=== EXCERPTED RECORDS ===

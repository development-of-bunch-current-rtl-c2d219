// pack16to32: board-level converter from the FPGA's strobed narrow bus to
// the 32-bit VME data word.
//
// Each clock with `stb` high shifts one BUS_W-bit piece in; pieces arrive
// lowest first, so after 32/BUS_W strobes the word is complete, `valid`
// rises and `d32` holds it until the next word starts. `clr` (start of a VME
// read) drops `valid` and realigns the piece counter. The converter itself is
// named in the board's block diagram; its clocking is this design's choice.
module pack16to32 #(
  parameter int unsigned BUS_W = 16
) (
  input  logic             clk,
  input  logic             rst,
  input  logic             clr,
  input  logic             stb,
  input  logic [BUS_W-1:0] d,
  output logic [31:0]      d32,
  output logic             valid
);

  localparam int unsigned NPIECE = 32 / BUS_W;
  localparam int unsigned CW     = $clog2(NPIECE + 1);

  logic [CW-1:0] n;

  always_ff @(posedge clk) begin
    if (rst || clr) begin
      n     <= '0;
      valid <= 1'b0;
      if (rst) d32 <= '0;
    end else if (stb) begin
      d32 <= {d, d32[31:BUS_W]};
      if (n == CW'(NPIECE - 1)) begin
        n     <= '0;
        valid <= 1'b1;
      end else begin
        n     <= n + 1'b1;
        valid <= 1'b0;
      end
    end
  end

endmodule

===

TASK GOAL: A word-for-word transcription of all the data is needed.

SOLUTION TO THE PROBLEM:
repository development-of-bunch-current-rtl-c2d219
// pack16to32: board-level converter from the FPGA's strobed narrow bus to
// the 32-bit VME data word.
//
// Each clock with `stb` high shifts one BUS_W-bit piece in; pieces arrive
// lowest first, so after 32/BUS_W strobes the word is complete, `valid`
// rises and `d32` holds it until the next word starts. `clr` (start of a VME
// read) drops `valid` and realigns the piece counter. The converter itself is
// named in the board's block diagram; its clocking is this design's choice.
module pack16to32 #(
  parameter int unsigned BUS_W = 16
) (
  input  logic             clk,
  input  logic             rst,
  input  logic             clr,
  input  logic             stb,
  input  logic [BUS_W-1:0] d,
  output logic [31:0]      d32,
  output logic             valid
);

  localparam int unsigned NPIECE = 32 / BUS_W;
  localparam int unsigned CW     = $clog2(NPIECE + 1);

  logic [CW-1:0] n;

  always_ff @(posedge clk) begin
    if (rst || clr) begin
      n     <= '0;
      valid <= 1'b0;
      if (rst) d32 <= '0;
    end else if (stb) begin
      d32 <= {d, d32[31:BUS_W]};
      if (n == CW'(NPIECE - 1)) begin
        n     <= '0;
        valid <= 1'b1;
      end else begin
        n     <= n + 1'b1;
        valid <= 1'b0;
      end
    end
  end

endmodule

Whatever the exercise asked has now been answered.